▸ PROBLEM REQUIREMENTS
Each record must be repeated exactly. None may be dropped.

▸ EXTRACTED MATERIAL
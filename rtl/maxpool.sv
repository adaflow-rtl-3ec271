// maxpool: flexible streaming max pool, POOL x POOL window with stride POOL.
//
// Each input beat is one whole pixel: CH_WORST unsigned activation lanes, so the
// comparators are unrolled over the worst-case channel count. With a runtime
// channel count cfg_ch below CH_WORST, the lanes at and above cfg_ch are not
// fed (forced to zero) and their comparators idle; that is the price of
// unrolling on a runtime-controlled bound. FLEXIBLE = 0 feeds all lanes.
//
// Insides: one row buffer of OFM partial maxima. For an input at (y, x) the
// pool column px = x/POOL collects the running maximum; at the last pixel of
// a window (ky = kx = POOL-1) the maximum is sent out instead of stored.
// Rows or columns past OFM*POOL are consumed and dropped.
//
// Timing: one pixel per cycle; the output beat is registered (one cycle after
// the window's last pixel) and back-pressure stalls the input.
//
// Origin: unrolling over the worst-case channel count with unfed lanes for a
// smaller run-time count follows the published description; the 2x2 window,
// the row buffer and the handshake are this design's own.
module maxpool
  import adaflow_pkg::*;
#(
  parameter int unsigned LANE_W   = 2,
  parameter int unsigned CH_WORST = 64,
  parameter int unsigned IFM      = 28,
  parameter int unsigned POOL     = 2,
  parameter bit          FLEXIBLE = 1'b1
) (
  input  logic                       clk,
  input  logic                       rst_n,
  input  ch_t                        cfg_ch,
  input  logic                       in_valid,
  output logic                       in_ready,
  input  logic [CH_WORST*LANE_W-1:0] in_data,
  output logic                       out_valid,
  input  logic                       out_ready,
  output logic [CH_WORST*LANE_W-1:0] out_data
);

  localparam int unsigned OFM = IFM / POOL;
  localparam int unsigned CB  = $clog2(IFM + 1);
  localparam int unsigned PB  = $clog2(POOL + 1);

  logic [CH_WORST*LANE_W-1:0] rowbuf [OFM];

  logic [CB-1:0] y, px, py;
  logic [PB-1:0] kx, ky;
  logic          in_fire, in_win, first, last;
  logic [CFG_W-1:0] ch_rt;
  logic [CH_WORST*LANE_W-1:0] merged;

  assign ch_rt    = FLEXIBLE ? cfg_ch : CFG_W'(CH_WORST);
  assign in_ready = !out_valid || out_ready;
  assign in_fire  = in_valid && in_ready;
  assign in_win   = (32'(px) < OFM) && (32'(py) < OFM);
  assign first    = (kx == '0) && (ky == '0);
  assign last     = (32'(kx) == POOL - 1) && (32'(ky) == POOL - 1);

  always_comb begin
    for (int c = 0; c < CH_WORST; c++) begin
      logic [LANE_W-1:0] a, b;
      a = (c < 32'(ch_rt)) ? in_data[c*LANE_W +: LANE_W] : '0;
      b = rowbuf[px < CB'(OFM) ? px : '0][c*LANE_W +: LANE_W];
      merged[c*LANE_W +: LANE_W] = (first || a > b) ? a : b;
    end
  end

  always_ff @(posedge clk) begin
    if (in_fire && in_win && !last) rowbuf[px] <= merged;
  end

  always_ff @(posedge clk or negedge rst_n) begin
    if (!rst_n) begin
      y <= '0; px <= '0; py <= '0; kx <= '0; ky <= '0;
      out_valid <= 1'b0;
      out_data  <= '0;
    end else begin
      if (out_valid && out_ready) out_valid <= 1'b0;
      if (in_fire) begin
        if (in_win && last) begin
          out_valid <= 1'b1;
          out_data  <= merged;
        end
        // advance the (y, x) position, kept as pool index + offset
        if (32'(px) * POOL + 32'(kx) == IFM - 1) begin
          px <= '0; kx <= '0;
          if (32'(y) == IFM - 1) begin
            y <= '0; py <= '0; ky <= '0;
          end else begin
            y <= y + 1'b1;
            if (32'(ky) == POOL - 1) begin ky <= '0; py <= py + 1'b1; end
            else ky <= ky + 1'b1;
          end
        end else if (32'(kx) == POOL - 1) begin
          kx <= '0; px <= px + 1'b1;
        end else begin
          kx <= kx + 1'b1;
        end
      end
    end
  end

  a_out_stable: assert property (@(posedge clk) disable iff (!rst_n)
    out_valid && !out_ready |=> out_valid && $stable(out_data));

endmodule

▸ RESPONSE BOX
filename rtl/maxpool.sv
repository adaflow-rtl-3ec271
// maxpool: flexible streaming max pool, POOL x POOL window with stride POOL.
//
// Each input beat is one whole pixel: CH_WORST unsigned activation lanes, so the
// comparators are unrolled over the worst-case channel count. With a runtime
// channel count cfg_ch below CH_WORST, the lanes at and above cfg_ch are not
// fed (forced to zero) and their comparators idle; that is the price of
// unrolling on a runtime-controlled bound. FLEXIBLE = 0 feeds all lanes.
//
// Insides: one row buffer of OFM partial maxima. For an input at (y, x) the
// pool column px = x/POOL collects the running maximum; at the last pixel of
// a window (ky = kx = POOL-1) the maximum is sent out instead of stored.
// Rows or columns past OFM*POOL are consumed and dropped.
//
// Timing: one pixel per cycle; the output beat is registered (one cycle after
// the window's last pixel) and back-pressure stalls the input.
//
// Origin: unrolling over the worst-case channel count with unfed lanes for a
// smaller run-time count follows the published description; the 2x2 window,
// the row buffer and the handshake are this design's own.
module maxpool
  import adaflow_pkg::*;
#(
  parameter int unsigned LANE_W   = 2,
  parameter int unsigned CH_WORST = 64,
  parameter int unsigned IFM      = 28,
  parameter int unsigned POOL     = 2,
  parameter bit          FLEXIBLE = 1'b1
) (
  input  logic                       clk,
  input  logic                       rst_n,
  input  ch_t                        cfg_ch,
  input  logic                       in_valid,
  output logic                       in_ready,
  input  logic [CH_WORST*LANE_W-1:0] in_data,
  output logic                       out_valid,
  input  logic                       out_ready,
  output logic [CH_WORST*LANE_W-1:0] out_data
);

  localparam int unsigned OFM = IFM / POOL;
  localparam int unsigned CB  = $clog2(IFM + 1);
  localparam int unsigned PB  = $clog2(POOL + 1);

  logic [CH_WORST*LANE_W-1:0] rowbuf [OFM];

  logic [CB-1:0] y, px, py;
  logic [PB-1:0] kx, ky;
  logic          in_fire, in_win, first, last;
  logic [CFG_W-1:0] ch_rt;
  logic [CH_WORST*LANE_W-1:0] merged;

  assign ch_rt    = FLEXIBLE ? cfg_ch : CFG_W'(CH_WORST);
  assign in_ready = !out_valid || out_ready;
  assign in_fire  = in_valid && in_ready;
  assign in_win   = (32'(px) < OFM) && (32'(py) < OFM);
  assign first    = (kx == '0) && (ky == '0);
  assign last     = (32'(kx) == POOL - 1) && (32'(ky) == POOL - 1);

  always_comb begin
    for (int c = 0; c < CH_WORST; c++) begin
      logic [LANE_W-1:0] a, b;
      a = (c < 32'(ch_rt)) ? in_data[c*LANE_W +: LANE_W] : '0;
      b = rowbuf[px < CB'(OFM) ? px : '0][c*LANE_W +: LANE_W];
      merged[c*LANE_W +: LANE_W] = (first || a > b) ? a : b;
    end
  end

  always_ff @(posedge clk) begin
    if (in_fire && in_win && !last) rowbuf[px] <= merged;
  end

  always_ff @(posedge clk or negedge rst_n) begin
    if (!rst_n) begin
      y <= '0; px <= '0; py <= '0; kx <= '0; ky <= '0;
      out_valid <= 1'b0;
      out_data  <= '0;
    end else begin
      if (out_valid && out_ready) out_valid <= 1'b0;
      if (in_fire) begin
        if (in_win && last) begin
          out_valid <= 1'b1;
          out_data  <= merged;
        end
        // advance the (y, x) position, kept as pool index + offset
        if (32'(px) * POOL + 32'(kx) == IFM - 1) begin
          px <= '0; kx <= '0;
          if (32'(y) == IFM - 1) begin
            y <= '0; py <= '0; ky <= '0;
          end else begin
            y <= y + 1'b1;
            if (32'(ky) == POOL - 1) begin ky <= '0; py <= py + 1'b1; end
            else ky <= ky + 1'b1;
          end
        end else if (32'(kx) == POOL - 1) begin
          kx <= '0; px <= px + 1'b1;
        end else begin
          kx <= kx + 1'b1;
        end
      end
    end
  end

  a_out_stable: assert property (@(posedge clk) disable iff (!rst_n)
    out_valid && !out_ready |=> out_valid && $stable(out_data));

endmodule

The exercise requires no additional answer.